Her heart still skips, she said, as she read aloud his closing words, a statement of a young soldier’s love. She paused over his final words to her with a faint angelic smile, “And by God’s kind hand, you’re my wife. Bebe.”
Stewart Bridgforth, then 21 and whom people called Bebe, married Carolyn Watkins, who was 19, in August 1942. Bebe then joined the European Theater of Operations as an infantry platoon leader. A year later, their first child was born, Stewart Bridgforth Jr.
“The war just rushed everything up. You didn’t know what your future was going to be, you didn’t know where your boyfriend, lover or fiancé was going to be, or how long you were going to have,” Carolyn Bridgforth said. “It speeded up everything.”
He fought in the Battle of the Bulge, a major German offensive battle in the densely forested regions of Belgium and in France of 1944. Throughout his time as a soldier, Bebe and Carolyn wrote to each other, to not only pass the time, but also to make sure both were safe. He once told Carolyn when soldiers wrote and received letters from their loved ones it made them feel closer.
“It’s what keeps soldiers going when they’re away, Carolyn said. “Letters, they’re extremely important.”
She used every letter she received as a tracking device for Bebe, and sometimes even though she would be holding a letter written just days earlier, should wonder if he were still alive. Carolyn would look at the date of the letters and information on the envelope in order to track where his division was fighting.

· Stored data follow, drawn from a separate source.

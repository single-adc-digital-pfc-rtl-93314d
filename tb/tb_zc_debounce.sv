// tb_zc_debounce: checks the zero-crossing synchronisation with a short
// filter (DEBOUNCE_CYCLES = 20) and lead (SYNC_LEAD = 30 clocks):
//  - comparator glitches shorter than the filter neither change the level nor
//    give a pulse, also a low glitch inside a window;
//  - the first window after reset only follows the level and gives no pulse;
//  - a later window gives exactly one pulse, half the previous window width
//    minus SYNC_LEAD after the comparator edge (+-2 clocks), i.e. just before
//    the window centre;
//  - when half the previous width is not longer than the filter delay plus
//    the lead, the pulse comes at once, DEBOUNCE + 3 clocks after the edge;
//  - the falling edge of a window gives no pulse.
module tb_zc_debounce;
  localparam int DB = 20, LEAD = 30;
  logic clk = 1'b0, rst_n = 1'b0, comp = 1'b0;
  logic level, sync;
  int checks = 0, failures = 0, nsync = 0;
  longint cyc = 0, t_set = 0, t_sync = 0;

  zc_debounce #(.DEBOUNCE_CYCLES(DB), .SYNC_LEAD(LEAD)) dut (
    .clk(clk), .rst_n(rst_n), .comp_in(comp), .zc_level(level), .sync_pulse(sync));

  always #5 clk = ~clk;
  always @(posedge clk) begin
    cyc <= cyc + 1;
    if (sync && rst_n) begin nsync <= nsync + 1; t_sync <= cyc; end
  end

  task automatic check(input bit ok, input string msg);
    checks++;
    if (!ok) begin failures++; $display("FAIL: %s", msg); end
  endtask

  // one window: comp high for w clocks (with an optional short low glitch),
  // then low for gap clocks
  task automatic window(input int w, input int gap, input bit glitch);
    @(negedge clk) begin comp = 1'b1; t_set = cyc; end
    if (glitch) begin
      repeat (w / 3) @(negedge clk);
      comp = 1'b0;
      repeat (3) @(negedge clk);
      comp = 1'b1;
      repeat (w - w / 3 - 3) @(negedge clk);
    end else begin
      repeat (w) @(negedge clk);
    end
    comp = 1'b0;
    repeat (gap) @(negedge clk);
  endtask

  initial begin
    #2_000_000;
    failures++;
    $display("watchdog expired");
    $display("TB_RESULT checks=%0d failures=%0d", checks, failures);
    $finish;
  end

  initial begin
    int n0;
    longint exp_t;
    repeat (3) @(posedge clk);
    rst_n = 1'b1;
    // glitches shorter than the filter
    for (int g = 0; g < 10; g++) begin
      @(negedge clk) comp = 1'b1;
      repeat (1 + g % (DB - 2)) @(negedge clk);
      comp = 1'b0;
      repeat (5) @(negedge clk);
    end
    repeat (40) @(posedge clk);
    check(nsync == 0, "glitches produced a sync pulse");
    check(level == 1'b0, "glitches changed the filtered level");

    // first window: measured only
    @(negedge clk) begin comp = 1'b1; t_set = cyc; end
    repeat (DB + 10) @(negedge clk);
    check(level == 1'b1, "level did not follow a stable high");
    repeat (400 - DB - 10) @(negedge clk);
    comp = 1'b0;
    repeat (DB + 10) @(negedge clk);
    check(level == 1'b0, "level did not follow a stable low");
    check(nsync == 0, "the first window after reset gave a pulse");
    repeat (500) @(negedge clk);

    // second window (previous width 400): pulse 200 - LEAD after the edge
    window(300, 600, 1'b1);
    check(nsync == 1, $sformatf("window 2: %0d pulses in total, expected 1", nsync));
    exp_t = t_set + 400 / 2 - LEAD;
    check(t_sync >= exp_t - 2 && t_sync <= exp_t + 2,
          $sformatf("window 2: pulse %0d clocks after the edge, expected %0d",
                    t_sync - t_set, exp_t - t_set));

    // third window (previous width 300): pulse 150 - LEAD after the edge
    window(60, 600, 1'b0);
    check(nsync == 2, $sformatf("window 3: %0d pulses in total, expected 2", nsync));
    exp_t = t_set + 300 / 2 - LEAD;
    check(t_sync >= exp_t - 2 && t_sync <= exp_t + 2,
          $sformatf("window 3: pulse %0d clocks after the edge, expected %0d",
                    t_sync - t_set, exp_t - t_set));

    // fourth window (previous width 60, half 30 < DB + 2 + LEAD): at once
    n0 = nsync;
    window(200, 600, 1'b0);
    check(nsync == n0 + 1, "window 4: no single pulse");
    check(t_sync - t_set == DB + 3,
          $sformatf("window 4: pulse %0d clocks after the edge, expected %0d",
                    t_sync - t_set, DB + 3));
    $display("TB_RESULT checks=%0d failures=%0d", checks, failures);
    $finish;
  end
endmodule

“I did not picture him not living,” she said. Carolyn revisits the letters from time to time, from her home in Pickens, MS. “You had nothing but the moment, your future was uncertain, his future was uncertain. At that age, you hardly thought about any more than the moment.”
Stewart survived the war and came back to continuing growing his family with Carolyn. They ended up having four children and stayed living in Pickens. Stewart passed away 20 years ago at the age of 74 from dementia. Carolyn still today looks back the letters and remembers why she fell in love with him.
“A lot of men can’t even say I love you, they just don’t know how to,” Carolyn said. “But not him, wherever we were, if we were in church he was holding my hand. That’s how affectionate he was.”
In a digital world, Carolyn understands the importance of holding onto ink on paper. “If you love someone, why throw away a sweet letter,” she said.
Stewart Bridgforth Jr. is the oldest of Carolyn and Bebe’s children. The 72-year-old was born when his father went to war. Keeping the letters and recording his mother’s voice is significant to him.
“It’s the only tangible thing we can show our grandchildren, nieces and nephews about what their grandparents were like,” he said.
The letters have helped shape his family’s personality, values and shared culture.
“It’s the only thing that’s written, that you could show and give somebody a sense of where they came from,” he said.
Her son is grateful for the letters because the stories and memories have helped shape him into the man he strived to be like — his father.
“In a lot of ways he was my role model. Of course I miss him, we all do.”